Plot the difference between the average inflammations reported in the first and second datasets.

##### Solution

In [None]:
import glob
import numpy
import matplotlib.pyplot

filenames = sorted(glob.glob('inflammation*.csv'))

data0 = numpy.loadtxt(fname=filenames[0], delimiter=',')
data1 = numpy.loadtxt(fname=filenames[1], delimiter=',')

fig = matplotlib.pyplot.figure(figsize=(10.0, 3.0))
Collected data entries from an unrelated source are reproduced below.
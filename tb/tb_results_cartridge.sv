// Self-checking testbench for results_cartridge, driven through cart_slots
// in slot A so that the test uses the real port numbers (0xB0-0xB5).
// Checks ID byte, arming rules, write protection when unarmed, out-of-range
// and invalidated addresses, automatic increment with wrap-around inside the
// low byte, the LED bit, the top of the 96 KB range, and that removing the
// cartridge clears its state but not its SRAM.
module tb_results_cartridge;
  import avc_pkg::*;
  logic clk = 1'b0, rst_n = 1'b0;
  bus_req_t req;
  bus_rsp_t rsp;
  int checks = 0, failures = 0;
  logic [1:0] present = 2'b01;
  cart_bus_t ca, cb;
  logic [7:0] ca_rdata, cb_rdata = 8'h00;
  logic led, slot_b_present;
  cart_slots u_slots (.clk, .rst_n, .req, .rsp, .present, .ca, .cb, .ca_rdata, .cb_rdata, .slot_b_present);
  results_cartridge dut (.clk, .rst_n, .present(present[0]), .c(ca), .c_rdata(ca_rdata), .led);
  task automatic set_addr(int a, bit inval = 0, bit aai = 0, bit ledb = 0);
    out(8'hB0, 8'(a));
    out(8'hB1, {inval, 2'b00, 5'(a >> 8)});
    out(8'hB3, {aai, ledb, 2'b00, 4'(a >> 13)});
  endtask
  always #5 clk = ~clk;

  // One-cycle I/O write; hi is the upper address byte of the cycle.
  task automatic out(logic [7:0] port, logic [7:0] v, logic [7:0] hi = 8'h00);
    req = '0; req.iorq = 1; req.wr = 1; req.addr = {hi, port}; req.wdata = v;
    @(posedge clk); #1 req = '0;
  endtask
  // One-cycle I/O read; the answer is taken in the following cycle.
  task automatic inp(logic [7:0] port, output logic [7:0] v, input logic [7:0] hi = 8'h00);
    req = '0; req.iorq = 1; req.rd = 1; req.addr = {hi, port};
    @(posedge clk); #1 req = '0;
    v = rsp.hit ? rsp.data : 8'hFF;
  endtask
  task automatic expect_in(logic [7:0] port, logic [7:0] exp, logic [7:0] hi = 8'h00);
    logic [7:0] v;
    inp(port, v, hi);
    checks++;
    if (v !== exp) begin failures++; $display("FAIL in %h (hi %h): got %h exp %h", port, hi, v, exp); end
  endtask
  task automatic expect_eq(string what, logic [31:0] got, logic [31:0] exp);
    checks++;
    if (got !== exp) begin failures++; $display("FAIL %s: got %h exp %h", what, got, exp); end
  endtask

  initial begin
    #1000000; failures++; $display("watchdog expired");
    $display("TB_RESULT checks=%0d failures=%0d", checks, failures); $finish;
  end

  initial begin
    req = '0;
    repeat (3) @(posedge clk); #1 rst_n = 1;
    expect_in(8'hB4, 8'h12);
    // unarmed: writes are ignored
    set_addr(16'h0100); out(8'hB2, 8'h11);
    set_addr(16'h0100); expect_in(8'hB2, 8'h00 ^ dut.u_ram.mem[16'h0100]);
    // arming with the wrong high nibble keeps it off
    out(8'hB5, 8'h2F);
    expect_eq("arm after 0x2F", dut.arm_q, 0);
    out(8'hB5, 8'h1C);
    expect_eq("arm after 0x1C", dut.arm_q, 1);
    set_addr(16'h0100); out(8'hB2, 8'h11);
    set_addr(16'h0100); expect_in(8'hB2, 8'h11);
    // top of the range and out of range
    set_addr(17'h17FFF); out(8'hB2, 8'hEE);
    set_addr(17'h17FFF); expect_in(8'hB2, 8'hEE);
    set_addr(17'h18000); out(8'hB2, 8'h33); expect_in(8'hB2, 8'hFF);
    set_addr(17'h1FFFF); expect_in(8'hB2, 8'hFF);
    // invalidator blocks reads and writes
    set_addr(16'h0100, 1); out(8'hB2, 8'h99); expect_in(8'hB2, 8'hFF);
    set_addr(16'h0100); expect_in(8'hB2, 8'h11);
    // AAI: sequential write then read, wrapping in the low byte only
    set_addr(17'h0A5FE, 0, 1);
    for (int i = 0; i < 4; i++) out(8'hB2, 8'(8'h40 + i));
    expect_eq("addr after 4 writes", dut.waddr_q, 17'h0A502);
    set_addr(17'h0A5FE, 0, 1);
    for (int i = 0; i < 4; i++) expect_in(8'hB2, 8'(8'h40 + i));
    set_addr(17'h0A600);
    expect_in(8'hB2, dut.u_ram.mem[17'h0A600]);
    expect_eq("no carry into bit 8", dut.u_ram.mem[17'h0A500], 8'h42);
    // LED bit
    set_addr(0, 0, 0, 1);
    expect_eq("led on", led, 1);
    // removal clears the state, keeps the SRAM
    set_addr(16'h0100, 0, 1, 1);
    present = 2'b00; @(posedge clk); #1;
    expect_eq("led after removal", led, 0);
    expect_in(8'hB4, 8'hFF);                // empty slot
    present = 2'b01; @(posedge clk); #1;
    expect_eq("addr after removal", dut.waddr_q, 0);
    expect_eq("arm after removal", dut.arm_q, 0);
    set_addr(16'h0100); expect_in(8'hB2, 8'h11);
    out(8'hB2, 8'h77);                      // unarmed again
    set_addr(16'h0100); expect_in(8'hB2, 8'h11);
    // other registers read 0xFF
    expect_in(8'hB0, 8'hFF);
    $display("TB_RESULT checks=%0d failures=%0d", checks, failures);
    $finish;
  end
endmodule
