// 8 KB scratch SRAM reached only through I/O ports.
//
// An OUT to port 0x95 sets the 256-byte page: value bits 2:0 become SRAM
// address bits 10:8, bit 7 becomes bit 11 and bit 6 becomes bit 12 (bits 5:3
// are ignored).  IN and OUT on port 0x96 then read and write the byte whose
// low address bits 7:0 come from the upper address byte (A15:A8) of the I/O
// cycle.  The port numbers and the bit mapping follow the board description;
// resetting the page register to 0 is this model's choice.  The RAM is not
// battery backed.  Read data is on rsp one cycle after the request.
module scratch_sram
  import avc_pkg::*;
#(
  parameter logic [7:0] PORT_PAGE = 8'h95,
  parameter logic [7:0] PORT_DATA = 8'h96
) (
  input  logic     clk,
  input  logic     rst_n,
  input  bus_req_t req,
  output bus_rsp_t rsp
);
  logic [4:0]  page_q;   // SRAM address bits 12:8
  logic        acc, rd_q;
  logic [12:0] addr;
  logic [7:0]  rdata;

  always_ff @(posedge clk or negedge rst_n) begin
    if (!rst_n)                     page_q <= '0;
    else if (io_wr(req, PORT_PAGE)) page_q <= {req.wdata[6], req.wdata[7], req.wdata[2:0]};
  end

  assign acc  = io_wr(req, PORT_DATA) || io_rd(req, PORT_DATA);
  assign addr = {page_q, req.addr[15:8]};

  sram #(.DEPTH(8192)) u_ram (
    .clk, .cs(acc), .we(req.wr), .addr, .wdata(req.wdata), .rdata
  );

  always_ff @(posedge clk or negedge rst_n) begin
    if (!rst_n) rd_q <= 1'b0;
    else        rd_q <= io_rd(req, PORT_DATA);
  end

  assign rsp = '{hit: rd_q, data: rd_q ? rdata : 8'h00};
endmodule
matplotlib.pyplot.ylabel('Difference in average')
matplotlib.pyplot.plot(numpy.mean(data0, axis=0) - numpy.mean(data1, axis=0))

fig.tight_layout()
matplotlib.pyplot.show()

#### Check your understanding: generate composite statistics

Use each of the files once to generate a dataset containing values averaged over all patients. Then use pyplot to generate average, max, and min for all patients.

In [None]:
filenames = glob.glob('inflammation*.csv')
composite_data = numpy.zeros((60,40))
for filename in filenames:
    # sum each new file's data into composite_data as it's read
    continue

# and then divide the composite_data by number of samples
composite_data = composite_data / len(filenames)

##### Solution

In [None]:
import glob
import numpy
import matplotlib.pyplot

filenames = glob.glob('inflammation*.csv')
composite_data = numpy.zeros((60,40))

for filename in filenames:
    data = numpy.loadtxt(fname = filename, delimiter=',')
    composite_data = composite_data + data

composite_data = composite_data / len(filenames)

fig = matplotlib.pyplot.figure(figsize=(10.0, 3.0))

axes1 = fig.add_subplot(1, 3, 1)
axes2 = fig.add_subplot(1, 3, 2)
axes3 = fig.add_subplot(1, 3, 3)

axes1.set_ylabel('average')
axes1.plot(numpy.mean(composite_data, axis=0))

axes2.set_ylabel('max')
axes2.plot(numpy.max(composite_data, axis=0))

axes3.set_ylabel('min')
axes3.plot(numpy.min(composite_data, axis=0))

fig.tight_layout()

matplotlib.pyplot.show()

## Key Points

- Use `glob.glob(pattern)` to create a list of files whose names match a pattern.
- Use `*` in a pattern to match zero or more characters, and `?` to match any single character.